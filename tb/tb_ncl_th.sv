// tb_ncl_th: self-checking testbench of the ncl_th threshold gate.
//
// Several gate shapes used by the adders (TH12, TH22, TH23, TH34W2,
// TH23W2, TH24W22, TH44) are driven with random input words, each held for
// one tick. A reference model computes the weighted count, the threshold
// and the hysteresis (hold until all inputs are 0) independently, and every
// output is compared one tick later. Inputs are biased towards all-zero
// words so the reset path is exercised often.
module tb_ncl_th;
  logic tick = 1'b0;
  logic rst  = 1'b1;
  always #1 tick = ~tick;

  localparam int NG = 7;
  localparam int GN [NG] = '{2, 2, 3, 4, 3, 4, 4};
  localparam int GM [NG] = '{1, 2, 2, 3, 2, 2, 4};
  localparam int G0 [NG] = '{1, 1, 1, 2, 2, 2, 1};
  localparam int G1 [NG] = '{1, 1, 1, 1, 1, 2, 1};

  logic [3:0]    x;
  logic [NG-1:0] y, ref_y;
  int checks = 0, failures = 0;
  int sets = 0, holds = 0;

  for (genvar g = 0; g < NG; g++) begin : g_gate
    ncl_th #(.N(GN[g]), .M(GM[g]), .W0(G0[g]), .W1(G1[g])) dut (.tick, .rst, .x(x[GN[g]-1:0]), .y(y[g]));
  end

  function automatic int wcount(input int g, input logic [3:0] v);
    int c = 0;
    for (int i = 0; i < GN[g]; i++) if (v[i]) c += (i == 0) ? G0[g] : (i == 1) ? G1[g] : 1;
    return c;
  endfunction

  initial begin
    x = '0; ref_y = '0;
    repeat (3) @(posedge tick);
    rst = 1'b0;
    for (int n = 0; n < 4000; n++) begin
      x = ($urandom_range(0, 3) == 0) ? 4'b0000 : 4'($urandom);  // set between edges
      @(posedge tick);
      @(negedge tick);
      for (int g = 0; g < NG; g++) begin
        logic [3:0] v;
        v = x & 4'((1 << GN[g]) - 1);
        if (wcount(g, v) >= GM[g]) begin ref_y[g] = 1'b1; sets++; end
        else if (v == '0) ref_y[g] = 1'b0;
        else if (ref_y[g]) holds++;
        checks++;
        if (y[g] !== ref_y[g]) begin
          failures++;
          $display("FAIL: gate %0d x=%b y=%b expected %b", g, v, y[g], ref_y[g]);
        end
      end
    end
    checks++;
    if (sets == 0 || holds == 0) begin failures++; $display("FAIL: set or hold never exercised"); end
    $display("TB_RESULT checks=%0d failures=%0d", checks, failures);
    $finish;
  end

  initial begin
    repeat (10000) @(posedge tick);
    failures++;
    $display("FAIL: watchdog expired");
    $display("TB_RESULT checks=%0d failures=%0d", checks, failures);
    $finish;
  end
endmodule
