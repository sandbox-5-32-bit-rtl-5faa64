// ncl_the: NCL threshold gate with an integrated enable (unit-delay model).
//
// The base gate is THmn with weights W0, W1 on inputs 0 and 1, as in
// ncl_th. The enable is the request of the consumer (1 = request DATA):
// the output sets when en is 1 and the weighted count reaches M, and
// resets when en is 0 and every data input is 0; otherwise it holds. This
// folds a link's TH22 into the logic gate, as in the document's integrated
// components where the closure enters the first-rank gates (the printed
// thresholds there count the enable as one more input).
// Timing: one tick; rst clears the output to 0.
module ncl_the #(
  parameter int unsigned N  = 2,
  parameter int unsigned M  = 2,
  parameter int unsigned W0 = 1,
  parameter int unsigned W1 = 1
) (
  input  logic         tick,
  input  logic         rst,
  input  logic         en,
  input  logic [N-1:0] x,
  output logic         y
);
  logic [7:0] count;

  always_comb begin
    count = '0;
    for (int i = 0; i < int'(N); i++) begin
      if (x[i]) count += (i == 0) ? 8'(W0) : (i == 1) ? 8'(W1) : 8'd1;
    end
  end

  always_ff @(posedge tick) begin
    if (rst)                        y <= 1'b0;
    else if (en && count >= 8'(M))  y <= 1'b1;
    else if (!en && x == '0)        y <= 1'b0;
  end
endmodule
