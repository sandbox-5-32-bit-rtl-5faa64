// ncl_thxor: NCL THXOR0 gate, function AB + CD, with hysteresis
// (unit-delay model).
//
// x = {D, C, B, A}. The output sets when both A and B, or both C and D, are
// high, and resets only when all four inputs are low. In the full adders
// the pairs are the two minterms that map to one output rail, for example
// (A/0,B/0) and (A/1,B/1) for suma/0.
//
// Timing: one tick per gate, rst clears the output to 0.
module ncl_thxor (
  input  logic       tick,
  input  logic       rst,
  input  logic [3:0] x,
  output logic       y
);
  always_ff @(posedge tick) begin
    if (rst)                                    y <= 1'b0;
    else if ((x[0] & x[1]) | (x[2] & x[3]))     y <= 1'b1;
    else if (x == 4'b0000)                      y <= 1'b0;
  end
endmodule
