// fa_coreA: logic of the textbook NCL full adder (fulladdA), without links.
//
// carryout/v = TH23(A/v, B/v, carryin/v): any two of the three inputs at v.
// sum/1 = TH34W2(carryout/0 weighted 2, A/1, B/1, carryin/1) and
// sum/0 = TH34W2(carryout/1 weighted 2, A/0, B/0, carryin/0): the sum waits
// for the carry, which keeps the sum complete with respect to all inputs.
// Gate choice and wiring follow the document's fulladdA drawing.
//
// Interface: dual-rail a, b, ci in; dual-rail s, co out (raw, unlinked).
// Timing: carryout after one tick, sum after two.
module fa_coreA
  import ncl_pkg::*;
(
  input  logic tick,
  input  logic rst,
  input  dr_t  a,
  input  dr_t  b,
  input  dr_t  ci,
  output dr_t  s,
  output dr_t  co
);
  ncl_th #(.N(3), .M(2)) u_co0 (.tick, .rst, .x({ci[0], b[0], a[0]}), .y(co[0]));
  ncl_th #(.N(3), .M(2)) u_co1 (.tick, .rst, .x({ci[1], b[1], a[1]}), .y(co[1]));
  ncl_th #(.N(4), .M(3), .W0(2)) u_s1 (.tick, .rst, .x({ci[1], b[1], a[1], co[0]}), .y(s[1]));
  ncl_th #(.N(4), .M(3), .W0(2)) u_s0 (.tick, .rst, .x({ci[0], b[0], a[0], co[1]}), .y(s[0]));
endmodule
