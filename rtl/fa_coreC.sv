// fa_coreC: logic of the canonical NCL full adder (fulladdC), without links.
//
// A direct mapping of the canonical equations: eight TH33 gates detect the
// eight minterms of (A, B, carryin), and four 4-input OR gates (TH14) collect
// the minterms of each output rail:
//   sum/0      = m000 + m110 + m101 + m011     sum/1      = m100 + m010 + m001 + m111
//   carryout/0 = m000 + m100 + m010 + m001     carryout/1 = m111 + m110 + m011 + m101
// (minterm index = A B carryin). Every output waits for every input.
//
// Interface: dual-rail a, b, ci in; dual-rail s, co out (raw, unlinked).
// Timing: all outputs after two ticks.
module fa_coreC
  import ncl_pkg::*;
(
  input  logic tick,
  input  logic rst,
  input  dr_t  a,
  input  dr_t  b,
  input  dr_t  ci,
  output dr_t  s,
  output dr_t  co
);
  logic [7:0] m;

  for (genvar k = 0; k < 8; k++) begin : g_min
    ncl_th #(.N(3), .M(3)) u_m (.tick, .rst,
      .x({a[(k >> 2) & 1], b[(k >> 1) & 1], ci[k & 1]}), .y(m[k]));
  end

  ncl_th #(.N(4), .M(1)) u_s0  (.tick, .rst, .x({m[3], m[5], m[6], m[0]}), .y(s[0]));
  ncl_th #(.N(4), .M(1)) u_s1  (.tick, .rst, .x({m[7], m[1], m[2], m[4]}), .y(s[1]));
  ncl_th #(.N(4), .M(1)) u_co0 (.tick, .rst, .x({m[1], m[2], m[4], m[0]}), .y(co[0]));
  ncl_th #(.N(4), .M(1)) u_co1 (.tick, .rst, .x({m[5], m[3], m[6], m[7]}), .y(co[1]));
endmodule
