* **Moduli.** The rule is only 2^a - 1 and 2^b - 1 with gcd(a, b) = 1. This
  design uses a = 3 and b = 4, the smallest pair that locates all 24
  single-bit errors of a 12-bit SAD. It matches 4-bit residue and syndrome
  ports, and it agrees with a published simulation example in which an
  error of -2 gives the syndromes 5 and 13.
* **Reference data movement in the array.** The original array moves
  reference pixels through the PEs from two input multiplexers. Here every PE
  has its own reference pixel input instead, and the current pixel is
  broadcast.
* **Test schedule and control encoding.** One PE is tested per block, round
  robin. TC1 is the pixel strobe of the coders, TC2 selects the coded PE,
  DC1 and SC1 select the checked PE, and SC2 is the delivery strobe.
* **Result ports.** The error-free and corrected outputs are merged into
  `checked_sad`, with flags for detected, corrected and uncorrectable errors.
* **Fault-injection controls.** The `site`, `line` and `stuck_val` fields are
  additions. Only a single error-enable input is given.
* **Multi-bit detection.** Only the idea is given: compare the result of an
  efficient adder with the PE's result. The efficient adder is taken to be
  the on-line adder tree. Buffering, the one-block-in-three schedule and the
  timing are this design's choices.
* **On-line comparator.** Only its function is specified. The bound test above
  is the simplest circuit that provides it.
* **Processor interface.** Parallel blocks with valid/ready, internal bit
  serialisation, and a motion vector given as the candidate index.
* **Block size of the on-line processor.** Not stated. It is taken as 4x4, as
  for the array.
* **Reset.** Every register has an asynchronous active-low reset, `rst_n`.
  The on-line units also have a synchronous `clr` between numbers.

Not built: the host processor that dispatches candidate blocks. The
testbenches play its role.
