# Bandwidth-efficient motion compensation and SDRAM controller for an H.264 HDTV decoder

This is SystemVerilog RTL for the motion-compensation (MC) part of an H.264
main-profile decoder and the SDRAM memory controller that feeds it. It is
built from the design in "A Bandwidth-Efficient Motion Compensation Memory
Organization for H.264 HDTV Decoder". The target is 1920x1088 at 30 frames/s
with a 100 MHz clock and one 32-bit SDR SDRAM. The part is 4 banks x 2048 rows
x 256 columns.

## What is in it

The top level is `rtl/mc_top.sv`. It has two halves.

The motion-compensation engine (`mc_engine`) contains:

- **MV generator** (`mv_generator`, `mvp_gen`, `mv_row_fifo`, `scalefactor_gen`, `direct_mv`):
  - MV prediction plus MVD for 16x16, 16x8, 8x16 and 8x8 partitions, using
    neighbour-selection tables with median and directional prediction.
  - Spatial direct mode reuses the MVP hardware.
  - Temporal direct mode uses a division- and multiplication-free ScaleFactor
    unit with co-located vectors read from memory.
  - Neighbour vectors of the MB row above are held in one row FIFO.
- **E2CMA sequencer** (`e2cma_ctrl`):
  - Walks the blocks of each 8x8 in the order upper-left, lower-left, upper-right, lower-right.
  - For each 4x4 block it picks vertical reuse, horizontal reuse, both or neither.
  - It requests only the reference words that the interpolator does not already hold.
  - A luma 4x4 block needs 27, 9, 12 or 4 word cycles, depending on the reuse kind.
- **Interpolator** (`clci_interp` with `input_entry`, `clci_unit`, `cfir`, `fir6`, `bilinear`):
  - One combined luma/chroma interpolator per list.
  - Luma uses the 6-tap filter and quarter-sample averaging; chroma uses the eighth-sample bilinear filter on the same adders.
  - Each unit outputs 4 luma or 2 chroma pixels per cycle.
  - A 21-entry reuse register file keeps the rows of the block above.
- **Weighted prediction** (`weighted_pred`):
  - Default, explicit and implicit modes, with the residual added and the result clipped.
  - One cycle of latency.

The memory controller (`mem_ctrl`) contains:

- **Channel address generator and scheduler** (`mcags`). It serves three channels:
  - direct-mode vectors;
  - interpolation windows;
  - de-blocking writes.
- **Address translator** (`addr_translator`):
  - A frame start table, so frames can be placed anywhere.
  - Each 8x8 quadrant of an MB goes to its own bank, so the four quadrants of a window can be served from four banks.
  - One row holds 16 luma MBs or 32 chroma MBs.
  - A 1080HD frame with its vectors takes 797 rows.
- **Command queue** (`cmd_queue`):
  - 7 entries.
  - Each entry is classified on entry as row hit, bank hit/row miss, or bank miss.
- **Per-bank controllers and access scheduler** (`bank_ctrl`, `mem_sched`):
  - PRECHARGE and ACTIVE of later accesses are overlapped with the data transfer of earlier ones.
  - `sched_en = 0` runs the accesses strictly one after another, for comparison.
- **Timing unit** (`timing_unit`): tRP, tRCD, CAS latency, burst length and tWR are set at initialisation.
- **Read and write data buffers** (`data_buffer`).

Shared types and constants are in `rtl/mc_pkg.sv`.

## Interface summary (`mc_top`)

- **Setup:**
  - `cfg_*` SDRAM latencies, written with `cfg_we`;
  - `sched_en`;
  - the frame start table (`tbl_we`, `tbl_idx`, `tbl_row`);
  - POCs, reference, co-located and current frame indices;
  - weighted-prediction mode, weights and offsets.
- **Per MB:**
  1. `mb_start`, with `need_col` and the MB position.
  2. One command per partition: list, partition, index, mode (MVP / spatial / temporal), MVD.
  3. `mb_end`.
  - Handshakes are `mb_ready`, `cmd_ready` and `end_ready`.
- **Output:**
  - `pred_valid`, with plane, raster block and column, 4 predicted pixels and 4 reconstructed pixels.
  - The residual for that column is sampled in the same cycle.
- **De-blocking channel:** `db_valid` / `db_ready` with frame, plane, position and a 32-bit word.
- **SDRAM:**
  - a decoded command (`sd_cmd`), bank, address, DQ in/out/enable and DQM;
  - a pad ring maps `sd_cmd` to CS#/RAS#/CAS#/WE#.
- **Statistics:** one-cycle event pulses, for reuse kinds, access statuses, queue full and command overlap.

## Measured behaviour

- Two reads that each miss their row, in different banks, with CL = 2, BL = 4 and tRP = tRCD = 2:
  - 14 cycles with scheduling;
  - 20 cycles without.
  - This matches the figures of the original design.
- The E2CMA word counts per 4x4 luma block (27 / 9 / 12 / 4) are checked cycle by cycle.
- **Throughput falls short of real-time 1080HD.** In the end-to-end test, five MBs at CL = 3, BL = 4 with scheduling take 9185 cycles, about 1840 cycles per MB.
  - 1080HD at 30 frames/s and 100 MHz allows 408 cycles per MB.
  - The cause is that each reference word is a separate SDRAM access, and only the first word of each burst is used.
  - Using all four beats of a burst for horizontally adjacent words is the obvious next step.
- **Frame memory at the defaults:** the 64 Mbit part holds two 1920x1088 frame slots of 797 rows each.
  - Sixteen reference pictures need `ROW_W = 14`, which means a 512 Mbit part.
  - For smaller pictures, lower `FRAME_W_MB` and `FRAME_H_MB`: at CIF, 17 frames take 680 rows.

## Tests

Each testbench in `tb/` checks itself and prints `TB_RESULT checks=N failures=M`.

- `tb_clci_interp`: the interpolator against a reference model of H.264 luma/chroma interpolation, for every fraction and reuse kind, including word counts.
- `tb_scalefactor_gen`: ScaleFactor, implicit weights and direct-mode scaling over random POCs and vectors, against the standard's division formula.
- `tb_weighted_pred`: all weighted-prediction modes with random weights, offsets and residuals.
- `tb_mem_ctrl`: the memory controller against the SDRAM model (`tb/sdram_model.sv`). It covers:
  - the 14/20-cycle case;
  - all four access statuses;
  - reads and writes on all channels, including multi-word windows.
- `tb_mc_top`: full-size end-to-end test at the default parameters.
  - Nine MBs are decoded with MVP, bi-prediction, 16x8, 8x16 and 8x8 partitions, temporal and spatial direct, and all three weighting modes.
  - Several CAS latencies and burst lengths are used, with scheduling on and off.
  - De-blocking traffic runs at the same time.
  - Every output column is compared with a software model.
  - The test fails if any counted mechanism never occurred.

## Design choices and limits

- **Not included:** the SDRAM itself (a behavioural model is in `tb/`), the de-blocking filter and the entropy decoder. Their interfaces are ports.
- **Memory geometry:** 256 columns x 2048 rows per bank. This gives 16 luma MBs per row.
  - The original text also mentions 9 column address bits, but the stated MBs per row and the part size both need 256 columns.
- **ScaleFactor range:** clipped to [-1024, 1023] as in H.264. TD_B and TD_D are clipped to [-128, 127].
- **Picture edges:** reference windows are not padded, so motion vectors must keep the window inside the picture.
- **Not supported:**
  - 8x4 and 4x8 partitions;
  - the reference-index rules of spatial direct;
  - the MVP exceptions other than the C->D replacement.
- **Not issued:** SDRAM refresh.
- **Writes:** a write stores a single word, and the rest of the burst is masked.
- **Read bursts:** the MC read channel uses only the first word of a burst.
- **Bank conflicts:** instead of a second FSM per bank, each bank controller accepts the next access to the open row while it waits after a column command.
- **Channel priority:** a window in progress first, then direct-mode vectors, then de-blocking.

## Simulating

Compile the package first, then the modules, then the testbench. For example, for the full design:

    verilator --binary --timing --timescale 1ns/1ps -Wno-fatal -Irtl -Itb \
        rtl/mc_pkg.sv $(ls rtl/*.sv | grep -v mc_pkg) tb/sdram_model.sv \
        tb/tb_mc_top.sv --top-module tb_mc_top -o sim
    ./obj_dir/sim

The block testbenches are built the same way, with their own top module.
`tb_mc_top` ends after about 200 us of simulated time, which takes well under a second to run.
It prints the count for each mechanism and the phase-A cycle count.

· · ·

Nothing should appear in the answer except the lines above from the line with "robin. TC1 is" through the line with "serialisation, and a", both included, written out exactly.

  robin. TC1 is the pixel strobe of the coders, TC2 selects the coded PE,
  DC1 and SC1 select the checked PE, and SC2 is the delivery strobe.
* **Result ports.** The error-free and corrected outputs are merged into
  `checked_sad`, with flags for detected, corrected and uncorrectable errors.
* **Fault-injection controls.** The `site`, `line` and `stuck_val` fields are
  additions. Only a single error-enable input is given.
* **Multi-bit detection.** Only the idea is given: compare the result of an
  efficient adder with the PE's result. The efficient adder is taken to be
  the on-line adder tree. Buffering, the one-block-in-three schedule and the
  timing are this design's choices.
* **On-line comparator.** Only its function is specified. The bound test above
  is the simplest circuit that provides it.
* **Processor interface.** Parallel blocks with valid/ready, internal bit
  serialisation, and a motion vector given as the candidate index.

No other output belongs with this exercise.